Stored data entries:
= Beginning of Section =

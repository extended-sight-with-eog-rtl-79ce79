// adc_sampler: 16:1 down-sampler behind the FPGA's XADC.
//
// The XADC delivers 12-bit two's complement conversions of three inputs, the
// electrode ground, the left/right pair and the up/down pair, each at about
// 1 MS/s. This block keeps one conversion set out of every DECIM (16, giving
// 62.5 kS/s) and passes on the 8 most significant bits of each channel, as the
// design calls for. A set is complete when its up/down conversion arrives
// (channel 2); the ground and left/right values of the same set are latched
// as they come. The channel numbering and the set order are this design's own.
//
// Interface (clk = 104 MHz domain):
//   in_valid/in_chan/in_data  one conversion; chan 0 = ground, 1 = left/right,
//                             2 = up/down
//   gnd/lr/ud, ready          8-bit samples, ready is a one-cycle pulse
// Timing: ready rises one cycle after the up/down conversion of every 16th set.
module adc_sampler #(
  parameter int unsigned DECIM = 16
) (
  input  logic              clk,
  input  logic              rst,
  input  logic              in_valid,
  input  logic [1:0]        in_chan,
  input  logic signed [11:0] in_data,
  output logic signed [7:0] gnd,
  output logic signed [7:0] lr,
  output logic signed [7:0] ud,
  output logic              ready
);
  localparam int unsigned CW = (DECIM > 1) ? $clog2(DECIM) : 1;

  logic [CW-1:0]     set_cnt;
  logic signed [7:0] gnd_q, lr_q;

  always_ff @(posedge clk) begin
    if (rst) begin
      set_cnt <= '0;
      gnd_q   <= '0;
      lr_q    <= '0;
      gnd     <= '0;
      lr      <= '0;
      ud      <= '0;
      ready   <= 1'b0;
    end else begin
      ready <= 1'b0;
      if (in_valid) begin
        unique case (in_chan)
          2'd0: gnd_q <= in_data[11:4];
          2'd1: lr_q  <= in_data[11:4];
          2'd2: begin
            if (set_cnt == CW'(DECIM - 1)) begin
              set_cnt <= '0;
              gnd     <= gnd_q;
              lr      <= lr_q;
              ud      <= in_data[11:4];
              ready   <= 1'b1;
            end else begin
              set_cnt <= set_cnt + 1'b1;
            end
          end
          default: ;
        endcase
      end
    end
  end
endmodule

= End of Section =

Reproduce every line of the entries above, unchanged, from the very first one down to and including the line containing "up/down conversion arrives".

• EXERCISE RESPONSE:
repository extended-sight-with-eog-rtl-79ce79
// adc_sampler: 16:1 down-sampler behind the FPGA's XADC.
//
// The XADC delivers 12-bit two's complement conversions of three inputs, the
// electrode ground, the left/right pair and the up/down pair, each at about
// 1 MS/s. This block keeps one conversion set out of every DECIM (16, giving
// 62.5 kS/s) and passes on the 8 most significant bits of each channel, as the
// design calls for. A set is complete when its up/down conversion arrives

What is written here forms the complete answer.